Hello fellow gentooers.

I am having some problems configuring my touchpad on the laptop Asus N76V. It works well as a mouse, but the system insists that it is a mouse,

so I cannot disable it with the synaptics tools. It is quite anoying as I keep touching it and the only way that I figured to disable it (in a static way)

is to make a kernel without mouse PS/2 support.

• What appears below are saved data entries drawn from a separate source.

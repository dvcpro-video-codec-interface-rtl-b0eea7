// tb_dvcpro_decoder: the decoder half at its default parameters, fed by
// packet streams built here. A first codec timing model stands for the coder's
// codec: the nibbles the data rate option keeps (changing every sector) are
// packed into bytes, each sector closed with its CRC-CCITT (computed bit by
// bit) and zero padding, and cut into 182-byte payloads behind 6-byte headers.
// One packet, or a dummy packet when none is ready, leaves every 1122 cycles,
// alternately on two links; link 1 is 1300 cycles slower than link 0. A second
// codec model, 6500 cycles behind the first, clocks the rebuilt data out of the
// decoder. Checked: every nibble on BUS (coder value where kept, fill where
// dropped) two cycles after its strobe; crc_ok for every sector and crc_err for
// a sector with one byte damaged on link 1; the mode taken from the headers;
// both links locked, dummies seen, no FIFO overflow or underflow; waiting for
// the late link; FRP27 once per frame; EAV/SAV words on the TRS output and a
// valid SDI stream; reference present and phase detector activity.
module tb_dvcpro_decoder;
  import dvcpro_pkg::*;
  logic clk = 0, rst_n = 0;
  always #1 clk = ~clk;
  int checks = 0, failures = 0;
  localparam int SECTORS = 14, LAG = 6500, SKEW = 1300, CORRUPT_SECTOR = 9;

  task automatic check(input bit c, input string s);
    checks++; if (!c) begin failures++; if (failures < 10) $display("FAIL %s", s); end
  endtask

  function automatic int mode_of(int abs_sector);
    return (abs_sector / 3) % 4;
  endfunction
  function automatic bit keep_ref(int m, int g, int b, int n);
    bit ctrl, video, audio;
    if (n < 0 || n >= 160) return 0;
    ctrl  = g == 0;
    video = g != 0 && b < 5;
    audio = g != 0 && b == 5 && (g % 3) == 1;
    case (m)
      0: return 1;
      1: return ctrl || video || audio;
      2: return ctrl || video;
      default: return video && n >= 6;
    endcase
  endfunction
  function automatic logic [3:0] nib_ref(int f, int s, int g, int b, int n);
    int h;
    h = f * 7919 + s * 613 + g * 97 + b * 31 + n * 5 + (n >> 3) * 11;
    return 4'((h ^ (h >> 4) ^ (h >> 9)) & 15);
  endfunction
  function automatic logic [15:0] crc_bitwise(logic [15:0] c, logic [7:0] d);
    for (int i = 7; i >= 0; i--) begin
      bit fb;
      fb = c[15] ^ d[i];
      c = {c[14:0], 1'b0};
      if (fb) c = c ^ 16'h1021;
    end
    return c;
  endfunction

  // ---- transmit side built in the testbench ----
  logic a_en, a_smp, a_ssp, a_frp18;
  logic [3:0] a_bus;
  int af, as, ag, ab, an;
  dvcpro_codec_model #(.START(20)) u_src (.clk, .rst_n, .bus_en(a_en), .bus(a_bus), .smp(a_smp),
    .ssp(a_ssp), .frp18(a_frp18), .frame(af), .sector(as), .group(ag), .block(ab), .nibble(an));

  typedef struct { logic [7:0] b [188]; } pkt_t;
  pkt_t ready [$];
  logic [7:0] pend [$];
  logic [3:0] hi;
  bit have_hi;
  logic [15:0] crc;
  int t_abs = -1, t_addr = 0;

  task automatic make_packet(bit last);
    pkt_t p;
    p.b[0] = SYNC_BYTE; p.b[1] = 0; p.b[2] = 0; p.b[3] = 0;
    p.b[4] = {1'b0, 7'(t_addr)};
    p.b[5] = {5'(t_abs % 12), 3'(mode_of(t_abs))};
    for (int i = 0; i < 182; i++) p.b[6 + i] = (pend.size() > 0) ? pend.pop_front() : 8'h00;
    ready.push_back(p);
    t_addr++;
  endtask

  always @(posedge clk) if (rst_n && a_en) begin
    if (a_ssp) begin
      if (t_abs >= 0) begin
        pend.push_back(crc[15:8]); pend.push_back(crc[7:0]);
        while (pend.size() > 0) make_packet(1);
      end
      t_abs = af * 12 + as; t_addr = 0; crc = 0; have_hi = 0;
    end
    if (t_abs < SECTORS && an >= 0 && keep_ref(mode_of(t_abs), ag, ab, an)) begin
      logic [3:0] v;
      v = nib_ref(af, as, ag, ab, an);
      if (!have_hi) begin hi = v; have_hi = 1; end
      else begin
        pend.push_back({hi, v}); crc = crc_bitwise(crc, {hi, v}); have_hi = 0;
        if (pend.size() == 182) make_packet(0);
      end
    end
  end

  // packet clock and the two links (delay lines of whole bytes)
  typedef struct { logic v; logic [7:0] d; int t; } lb_t;
  lb_t link [2][$];
  int cyc = 0, tick_cnt = 0, chan = 1, n_sent = 0, n_sent_dummy = 0, t_corrupt_pkt = -1;
  always @(posedge clk) if (rst_n) begin
    cyc++;
    tick_cnt = (tick_cnt == 1121) ? 0 : tick_cnt + 1;
    if (tick_cnt == 0) begin
      pkt_t p;
      chan = 1 - chan;
      if (ready.size() > 0) p = ready.pop_front();
      else begin
        p.b[0] = SYNC_BYTE; p.b[1] = 0; p.b[2] = 0; p.b[3] = 0; p.b[4] = 8'h80; p.b[5] = 0;
        for (int i = 6; i < 188; i++) p.b[i] = 0;
        n_sent_dummy++;
      end
      if (chan == 1 && !p.b[4][7] && p.b[5][7:3] == 5'(CORRUPT_SECTOR) && t_corrupt_pkt < 0) begin
        p.b[100] = p.b[100] ^ 8'h21; t_corrupt_pkt = n_sent;
      end
      n_sent++;
      for (int i = 0; i < 188; i++) begin
        lb_t e;
        e.v = 1; e.d = p.b[i]; e.t = cyc + 1 + i + (chan == 1 ? SKEW : 0) + 100;
        link[chan].push_back(e);
      end
    end
  end
  logic rx_valid [2];
  logic [7:0] rx_data [2];
  always @(negedge clk)
    for (int c = 0; c < 2; c++) begin
      if (link[c].size() > 0 && link[c][0].t <= cyc) begin
        lb_t e;
        e = link[c].pop_front();
        rx_valid[c] = 1; rx_data[c] = e.d;
      end else begin
        rx_valid[c] = 0; rx_data[c] = 8'h00;
      end
    end

  // ---- decoder and its codec model ----
  logic d_en, d_smp, d_ssp, d_frp18;
  logic [3:0] d_unused;
  int df, ds, dg, db, dn;
  dvcpro_codec_model #(.START(20 + LAG)) u_dst (.clk, .rst_n, .bus_en(d_en), .bus(d_unused),
    .smp(d_smp), .ssp(d_ssp), .frp18(d_frp18), .frame(df), .sector(ds), .group(dg), .block(db),
    .nibble(dn));

  logic bus_valid, frp27, sdi_valid, ref_present, pll_up, pll_down, crc_ok, crc_err, underflow;
  logic stale, skew_wait;
  logic [3:0] bus_out;
  logic [9:0] trs_video, sdi_data;
  logic [2:0] mode;
  logic [1:0] overflow, sync_err, dummy_seen, locked;
  dvcpro_decoder dut (.clk, .rst_n, .rx_valid, .rx_data, .bus_en(d_en), .smp(d_smp), .ssp(d_ssp),
    .frp18(d_frp18), .bus_valid, .bus_out, .frp27, .main_valid(1'b1), .main_data(8'h80),
    .trs_video, .sdi_valid, .sdi_data, .ref_present, .pll_up, .pll_down, .mode, .crc_ok,
    .crc_err, .underflow, .overflow, .sync_err, .dummy_seen, .locked, .stale, .skew_wait);

  // ---- checks ----
  logic [3:0] exp_q [2];
  logic       expv_q [2];
  int         exps_q [2];
  always_ff @(posedge clk) begin
    exp_q[1] <= exp_q[0]; expv_q[1] <= expv_q[0]; exps_q[1] <= exps_q[0];
    expv_q[0] <= d_en;
    exps_q[0] <= df * 12 + ds;
    exp_q[0]  <= keep_ref(mode_of(df * 12 + ds), dg, db, dn) ? nib_ref(df, ds, dg, db, dn) : 4'h0;
  end
  int n_checked = 0, n_mis = 0, n_ok = 0, n_err = 0, n_under = 0, n_over = 0, n_dummy = 0;
  int n_skew = 0, n_frp = 0, n_ff = 0, n_sdi = 0, n_up = 0, n_mode_bad = 0, n_serr = 0;
  always @(posedge clk) if (rst_n) begin
    if (cyc > 4 && expv_q[1] != bus_valid) begin n_mis++; $display("bus_valid misaligned at %0t", $time); end
    if (expv_q[1] && exps_q[1] < SECTORS && exps_q[1] != CORRUPT_SECTOR) begin
      n_checked++;
      if (bus_out != exp_q[1]) begin
        n_mis++;
        if (n_mis < 5) $display("BUS mismatch sector %0d got %h exp %h", exps_q[1], bus_out, exp_q[1]);
      end
    end
    if (d_smp && df * 12 + ds < SECTORS && int'(mode) != mode_of(df * 12 + ds)) n_mode_bad++;
    if (crc_ok) n_ok++;
    if (crc_err) n_err++;
    if (underflow && df * 12 + ds < SECTORS) n_under++;
    if (overflow != 0) n_over++;
    if (dummy_seen != 0) n_dummy++;
    if (sync_err != 0) n_serr++;
    if (skew_wait) n_skew++;
    if (frp27) n_frp++;
    if (trs_video == 10'h3FF) n_ff++;
    if (sdi_valid) n_sdi++;
    if (pll_up) n_up++;
  end

  initial begin
    repeat (2) @(negedge clk); rst_n = 1;
    wait (df * 12 + ds == SECTORS && dn > 10);
    repeat (10) @(negedge clk);
    $display("checked %0d nibbles, crc ok %0d err %0d, sent %0d (dummy %0d), skew waits %0d",
             n_checked, n_ok, n_err, n_sent, n_sent_dummy, n_skew);
    check(n_checked > (SECTORS - 2) * 29000, "nibbles checked");
    check(n_mis == 0, $sformatf("%0d BUS mismatches", n_mis));
    check(t_corrupt_pkt >= 0 && n_err == 1, "the damaged sector fails its CRC");
    check(n_ok == SECTORS - 1, "all other sectors pass their CRC");
    check(n_mode_bad == 0, "mode from the headers");
    check(locked == 2'b11 && n_serr == 0, "both links locked");
    check(n_dummy > 0, "dummy packets recognised");
    check(n_over == 0 && n_under == 0, "no FIFO overflow or underflow");
    check(n_skew > 0, "waited for the late link");
    check(n_frp == 2, "FRP27 once per frame");
    check(n_ff > 1000 && n_sdi > 1000, "TRS words and SDI output");
    check(ref_present && n_up > 0, "packet clock reference and phase detector");
    $display("TB_RESULT checks=%0d failures=%0d", checks, failures);
    $finish;
  end
  initial begin
    repeat ((SECTORS + 1) * 29664 * 3 + LAG + 100000) @(posedge clk);
    failures++; $display("TB_RESULT checks=%0d failures=%0d", checks, failures); $finish;
  end
endmodule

My settings are as follows (kernel, xorg, flags):

```

monstruona portage # uname -r  

3.7.10-gentoo

x11-base/xorg-server 1.13.1

INPUT_DEVICES="evdev keyboard mouse synaptics"

```

The kernel settings in question are:

```

CONFIG_MOUSE_PS2_SYNAPTICS=y

# CONFIG_MOUSE_SYNAPTICS_I2C is not set

# CONFIG_MOUSE_SYNAPTICS_USB is not set

CONFIG_MOUSE_PS2=y

CONFIG_MOUSE_PS2_ALPS=y

CONFIG_MOUSE_PS2_LOGIPS2PP=y

CONFIG_MOUSCONFIG_MOUSE_PS2_LIFEBOOK=y

CONFIG_MOUSE_PS2_TRACKPOINT=y

# CONFIG_MOUSE_PS2_ELANTECH is not set

# CONFIG_MOUSE_PS2_SENTELIC is not set

# CONFIG_MOUSE_PS2_TOUCHKIT is not set

# CONFIG_SERIO_PCIPS2 is not set

CONFIG_SERIO_LIBPS2=y

# CONFIG_SERIO_ALTERA_PS2 is not set

# CONFIG_SERIO_PS2MULT is not set

```

/proc/bus/input believes it to be a mouse:

```

I: Bus=0011 Vendor=0002 Product=0001 Version=0000

N: Name="PS/2 Generic Mouse"

P: Phys=isa0060/serio4/input0

S: Sysfs=/devices/platform/i8042/serio4/input/input6

U: Uniq=

H: Handlers=mouse0 event6 

B: PROP=0

B: EV=7

B: KEY=70000 0 0 0 0

B: REL=3

```

And the synaptics tools says that it is NOT a touchpad

```

monstruona input # syndaemon  

Unable to find a synaptics device.

```

xev detects perfectly fine the hotkey for dissabling the touchpad, on the other hand. And in a former install of sabayon gnome could shut down the touchpad... but not reactivate it.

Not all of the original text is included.